I'm working under the assumption that similar operations between PostgreSQL
and MySQL for operations that aren't using an advanced feature that the other
plainly doesn't support will be _roughly_ comparable in performance. I
understand this isn't true, but it's useful in that it gives me a baseline to
work with when reasoning without forcing me to migrate my application (or at
least a significant portion of the data) to PostgreSQL just to test. If I'm
then confronted with a feature that one supports and the other doesn't that
has the capability to in some cases reduce the query time by an order of
magnitude, then it's starts approaching the criteria needed for me to invest
that time to see if it's worth migrating.

> I gather that people considering migrating who want some reassurance before
> investing time in testing should be more interested in such things things as
> benchmarks that show whether PostgreSQL can saturate your hardware for
> various query types

Isn't that exactly what this is?

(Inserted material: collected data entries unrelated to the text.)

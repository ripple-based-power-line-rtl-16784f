// tb_quad_gen: checks the 0/90 degree square waves of both reference
// dividers (56 and 44) cycle by cycle against the definition of a square
// wave of period DIV with the second one delayed by a quarter period, and
// checks the duty cycle and the number of periods in one 616-cycle symbol.
`timescale 1ns/1ps
module tb_quad_gen;
  logic clk = 1'b0, rst_n = 1'b0;
  logic i0, q0, i1, q1;
  int checks = 0, failures = 0;

  always #10 clk = ~clk;

  quad_gen              dut0 (.clk, .rst_n, .sq_i(i0), .sq_q(q0));
  quad_gen #(.DIV(44))  dut1 (.clk, .rst_n, .sq_i(i1), .sq_q(q1));

  task automatic check(input bit ok, input string what);
    checks++;
    if (!ok) begin failures++; $display("FAIL: %s", what); end
  endtask

  // ideal square wave: high during the first half of each period
  function automatic bit sq(input int t, input int period);
    int p = ((t % period) + period) % period;
    return p < period / 2;
  endfunction

  initial begin
    int rise0 = 0, rise1 = 0, hi0 = 0, hi1 = 0;
    bit p_i0, p_i1;
    repeat (2) @(posedge clk);
    #1 rst_n = 1'b1;
    for (int c = 0; c < 616; c++) begin
      check(i0 == sq(c, 56),       $sformatf("DIV=56 I at %0d", c));
      check(q0 == sq(c - 14, 56),  $sformatf("DIV=56 Q at %0d", c));
      check(i1 == sq(c, 44),       $sformatf("DIV=44 I at %0d", c));
      check(q1 == sq(c - 11, 44),  $sformatf("DIV=44 Q at %0d", c));
      if (c > 0 && i0 && !p_i0) rise0++;
      if (c > 0 && i1 && !p_i1) rise1++;
      hi0 += int'(i0); hi1 += int'(i1);
      p_i0 = i0; p_i1 = i1;
      @(posedge clk); #1;
    end
    // a 616-cycle symbol holds 11 periods of f0 and 14 of f1 (first starts at 0)
    check(rise0 == 10, $sformatf("f0 rising edges %0d", rise0));
    check(rise1 == 13, $sformatf("f1 rising edges %0d", rise1));
    check(hi0 == 308 && hi1 == 308, "50% duty cycle over a symbol");
    $display("TB_RESULT checks=%0d failures=%0d", checks, failures);
    $finish;
  end

  initial begin
    repeat (5000) @(posedge clk);
    failures++;
    $display("FAIL: watchdog");
    $display("TB_RESULT checks=%0d failures=%0d", checks, failures);
    $finish;
  end
endmodule
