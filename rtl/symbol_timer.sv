// symbol_timer: marks the symbol period T_s of the receiver.
//
// A modulo-N counter clocked at f_ck. sym_end is high during the last cycle
// of every symbol, i.e. once every N cycles; the counters of the receiver
// close their window on that cycle. After reset the count starts at 0, so
// the first sym_end comes on the N-th clock edge after reset is released:
// the release of reset sets the symbol alignment. N = 616 follows the
// operating point of the design; the reset behaviour is this design's choice.
module symbol_timer #(
  parameter int unsigned N = plc_pkg::N_SYM
) (
  input  logic clk,
  input  logic rst_n,     // synchronous, active low
  output logic sym_end
);
  localparam int unsigned CW = $clog2(N);
  logic [CW-1:0] cnt;

  assign sym_end = (cnt == CW'(N - 1));

  always_ff @(posedge clk) begin
    if (!rst_n)       cnt <= '0;
    else if (sym_end) cnt <= '0;
    else              cnt <= cnt + 1'b1;
  end
endmodule
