// tb_symbol_timer: checks that sym_end is high exactly on every N-th cycle,
// the first time on cycle N-1 after reset is released, at the default
// N = 616 and at a small N. Self-checking, with a watchdog.
`timescale 1ns/1ps
module tb_symbol_timer;
  logic clk = 1'b0, rst_n = 1'b0;
  logic se_a, se_b;
  int checks = 0, failures = 0;

  always #10 clk = ~clk;

  symbol_timer              dut_a (.clk, .rst_n, .sym_end(se_a));
  symbol_timer #(.N(7))     dut_b (.clk, .rst_n, .sym_end(se_b));

  task automatic check(input bit ok, input string what);
    checks++;
    if (!ok) begin failures++; $display("FAIL: %s", what); end
  endtask

  initial begin
    int cyc;
    repeat (3) @(posedge clk);
    #1 rst_n = 1'b1;
    // cycle index c counts clock periods after the release of reset
    for (cyc = 0; cyc < 4 * 616 + 5; cyc++) begin
      check(se_a == ((cyc % 616) == 615), $sformatf("N=616 cycle %0d sym_end=%0b", cyc, se_a));
      check(se_b == ((cyc % 7) == 6),     $sformatf("N=7 cycle %0d sym_end=%0b", cyc, se_b));
      @(posedge clk); #1;
    end
    $display("TB_RESULT checks=%0d failures=%0d", checks, failures);
    $finish;
  end

  initial begin
    repeat (20000) @(posedge clk);
    failures++;
    $display("FAIL: watchdog");
    $display("TB_RESULT checks=%0d failures=%0d", checks, failures);
    $finish;
  end
endmodule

Throwing CPU cores at aggregating data to
reduce time? I asked for benchmarks regarding this specific feature, to see
what type of gain we were talking about with this. I didn't ask for
comparisons to other databases because those benchmarks are generally harder
to perform fairly, so I would have been (and am) happy with comparative gain
benchmarks.

------
HoyaSaxa
A slight tangent, but I am still shocked that many open source projects lack
downloads via https (including PostgreSQL). Sure you can offer some layer of
security by signing the distributions, but ultimately users are lazy.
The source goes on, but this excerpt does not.